### Task
Among the following entries, how many lines hold the string "writes"? State only the number.

### Extracted information

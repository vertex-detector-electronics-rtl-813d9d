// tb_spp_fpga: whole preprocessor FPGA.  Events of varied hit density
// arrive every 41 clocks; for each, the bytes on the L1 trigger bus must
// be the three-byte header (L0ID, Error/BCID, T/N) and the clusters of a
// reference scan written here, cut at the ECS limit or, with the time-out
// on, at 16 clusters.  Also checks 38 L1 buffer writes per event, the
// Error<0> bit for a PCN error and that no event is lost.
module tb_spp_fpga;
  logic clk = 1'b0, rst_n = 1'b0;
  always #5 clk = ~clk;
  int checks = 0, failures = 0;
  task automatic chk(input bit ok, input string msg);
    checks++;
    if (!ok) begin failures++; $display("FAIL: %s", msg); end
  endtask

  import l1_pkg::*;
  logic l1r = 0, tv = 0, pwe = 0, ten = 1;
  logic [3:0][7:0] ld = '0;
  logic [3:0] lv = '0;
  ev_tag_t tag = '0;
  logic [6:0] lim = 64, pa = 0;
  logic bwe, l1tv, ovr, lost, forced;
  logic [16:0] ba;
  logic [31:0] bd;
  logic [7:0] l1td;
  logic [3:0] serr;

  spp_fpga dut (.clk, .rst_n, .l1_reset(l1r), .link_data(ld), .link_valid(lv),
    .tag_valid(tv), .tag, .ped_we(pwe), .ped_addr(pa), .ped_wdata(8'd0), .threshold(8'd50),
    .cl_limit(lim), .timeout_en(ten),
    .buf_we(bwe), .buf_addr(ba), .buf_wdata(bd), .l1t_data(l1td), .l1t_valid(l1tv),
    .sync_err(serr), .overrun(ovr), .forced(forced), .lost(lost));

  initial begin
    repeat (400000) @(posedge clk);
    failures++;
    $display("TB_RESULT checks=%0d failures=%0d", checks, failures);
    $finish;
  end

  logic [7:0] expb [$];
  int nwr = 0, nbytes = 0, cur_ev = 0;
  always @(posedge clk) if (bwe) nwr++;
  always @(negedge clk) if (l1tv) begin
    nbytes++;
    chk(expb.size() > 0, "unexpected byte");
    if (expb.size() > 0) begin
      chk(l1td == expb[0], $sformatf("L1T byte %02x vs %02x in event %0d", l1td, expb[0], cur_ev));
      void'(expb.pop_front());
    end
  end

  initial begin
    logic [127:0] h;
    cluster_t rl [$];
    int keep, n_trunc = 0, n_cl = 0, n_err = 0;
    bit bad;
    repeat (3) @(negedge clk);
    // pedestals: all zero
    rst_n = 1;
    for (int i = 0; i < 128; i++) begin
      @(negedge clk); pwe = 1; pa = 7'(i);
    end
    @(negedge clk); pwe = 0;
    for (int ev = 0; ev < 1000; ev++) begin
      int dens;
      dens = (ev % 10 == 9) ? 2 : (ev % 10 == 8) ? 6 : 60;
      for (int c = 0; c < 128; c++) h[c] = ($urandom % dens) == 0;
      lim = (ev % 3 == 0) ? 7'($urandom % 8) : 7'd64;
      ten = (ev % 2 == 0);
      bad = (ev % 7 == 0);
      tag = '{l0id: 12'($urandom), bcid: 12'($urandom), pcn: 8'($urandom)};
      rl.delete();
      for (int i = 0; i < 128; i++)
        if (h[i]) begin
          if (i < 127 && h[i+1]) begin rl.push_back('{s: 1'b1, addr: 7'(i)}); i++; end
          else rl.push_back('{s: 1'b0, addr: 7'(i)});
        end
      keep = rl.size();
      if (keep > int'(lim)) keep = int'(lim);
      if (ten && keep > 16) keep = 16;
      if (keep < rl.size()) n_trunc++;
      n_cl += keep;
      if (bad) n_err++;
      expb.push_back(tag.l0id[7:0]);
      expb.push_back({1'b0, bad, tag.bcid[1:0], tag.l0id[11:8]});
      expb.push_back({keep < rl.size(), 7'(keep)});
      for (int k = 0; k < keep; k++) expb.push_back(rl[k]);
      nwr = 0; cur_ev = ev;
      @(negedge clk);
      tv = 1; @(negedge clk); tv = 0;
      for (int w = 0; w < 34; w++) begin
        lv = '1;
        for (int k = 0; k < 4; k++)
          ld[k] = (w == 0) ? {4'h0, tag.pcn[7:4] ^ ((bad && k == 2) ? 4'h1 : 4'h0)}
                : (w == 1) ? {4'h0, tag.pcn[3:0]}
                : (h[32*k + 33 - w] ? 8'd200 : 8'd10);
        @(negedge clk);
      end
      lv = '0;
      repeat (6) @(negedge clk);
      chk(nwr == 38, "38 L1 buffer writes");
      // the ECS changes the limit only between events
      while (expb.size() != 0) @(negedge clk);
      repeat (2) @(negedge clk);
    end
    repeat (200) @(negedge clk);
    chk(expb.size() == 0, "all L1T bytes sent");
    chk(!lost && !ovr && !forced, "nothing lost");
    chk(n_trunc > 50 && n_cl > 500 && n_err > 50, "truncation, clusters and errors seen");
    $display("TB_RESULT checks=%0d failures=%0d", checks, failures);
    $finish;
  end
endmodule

### Response for this exercise
2